Purpose of the Role
To design, build, and optimise data pipelines and integration processes required for migrating an SAS estate (including SAS 9.4 and Viya 3.5 components) to SAS Viya 4 on DPS AWS. The Data Engineer will ensure data integrity, performance, and compliance throughout the migration and operational phases.
Key Responsibilities
Data Pipeline Development:
* Design and implement ETL processes to migrate data from legacy SAS environments to SAS Viya 4.
* Optimise data flows for performance and scalability in a cloud-native architecture.
Integration & Transformation:
* Work with SAS developers to refactor existing jobs and ensure compatibility with Viya 4.
* Implement data transformations and validation rules to maintain accuracy and consistency.
Automation & CI/CD:
* Develop automated workflows for data ingestion and processing using DevOps tools (Jenkins, Git).
* Integrate data pipelines into CI/CD frameworks for continuous delivery.

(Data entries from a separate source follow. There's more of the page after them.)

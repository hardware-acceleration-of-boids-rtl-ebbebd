// tb_boid_mem: writes random boids (including values with bits beyond the
// stored widths) to a 12-entry memory, reads every entry back through the
// combinational port and checks truncation and sign extension against the
// reference model; also checks the VGA pixel output at each stored boid.
module tb_boid_mem;
  import boids_pkg::*;
  import boids_ref_pkg::*;
  localparam int N = 12;
  localparam int AW = $clog2(N);
  logic clk = 0, rst = 1, we = 0;
  logic [AW-1:0] waddr = '0, raddr = '0;
  boid_t wdata, rdata;
  logic [PIX_W-1:0] nx = '0, ny = '0;
  logic hit;
  logic [7:0] color;
  boid_t model [N];
  int checks = 0, failures = 0;

  boid_mem #(.NUM_BOIDS(N)) dut (.clk(clk), .rst(rst), .we(we), .waddr(waddr), .wdata(wdata),
                                 .raddr(raddr), .rdata(rdata), .next_x(nx), .next_y(ny),
                                 .pixel_hit(hit), .pixel_color(color));

  always #5 clk = ~clk;

  initial begin
    wdata = '0;
    repeat (2) @(posedge clk);
    @(negedge clk) rst = 0;
    for (int k = 0; k < N; k++) model[k] = '0;
    for (int r = 0; r < 40; r++) begin
      // a burst of writes
      repeat (8) begin
        @(negedge clk);
        we = 1;
        waddr = AW'($urandom % N);
        wdata = {$urandom, $urandom, $urandom, $urandom};
        if (r % 2) begin
          wdata.x = fix_t'($urandom % 640) <<< 16;
          wdata.y = fix_t'($urandom % 480) <<< 16;
        end
        @(posedge clk);
        model[waddr] = r_store(wdata);
      end
      @(negedge clk) we = 0;
      for (int k = 0; k < N; k++) begin
        raddr = AW'(k);
        #1;
        checks++;
        if (rdata !== model[k]) begin
          failures++;
          if (failures < 10) $display("FAIL entry %0d read %p expected %p", k, rdata, model[k]);
        end
        if (model[k].x >= 0 && model[k].y >= 0 && (model[k].x >>> 16) < 1024 && (model[k].y >>> 16) < 1024) begin
          nx = PIX_W'(model[k].x >>> 16);
          ny = PIX_W'(model[k].y >>> 16);
          #1;
          checks++;
          if (!hit || color != 8'hFF) begin failures++; $display("FAIL no pixel for entry %0d", k); end
        end
      end
    end
    $display("TB_RESULT checks=%0d failures=%0d", checks, failures);
    $finish;
  end

  initial begin
    repeat (20000) @(posedge clk);
    failures++;
    $display("TB_RESULT checks=%0d failures=%0d", checks, failures);
    $finish;
  end
endmodule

Data Quality & Governance:
* Ensure compliance with data governance, security, and GDPR standards.
* Implement monitoring and alerting for data quality and pipeline health.
Collaboration:
* Work closely with architects, business analysts, and test teams to align data solutions with migration requirements.
* Support UAT and production readiness activities by providing test data and validation scripts.
Required Skills & Experience
Strong experience in:
* Building and managing ETL pipelines using tools such as SAS Data Integration, Pentaho, or Talend.
* Working with SAS technologies (SAS 9.4, SAS Viya 3.x/4).
Proficiency in:
* SQL, Python, and scripting for data processing.
* Cloud platforms (AWS) and containerisation (Docker, Kubernetes).
Familiarity with:
* Data modelling, performance tuning, and large-scale data migration.
* Agile delivery and DevOps practices.
Desirable Qualifications
* Certifications in SAS, AWS Data Engineering, or equivalent.
* Experience in government or regulated environments.
* Knowledge of data virtualisation tools (e.g., Denodo).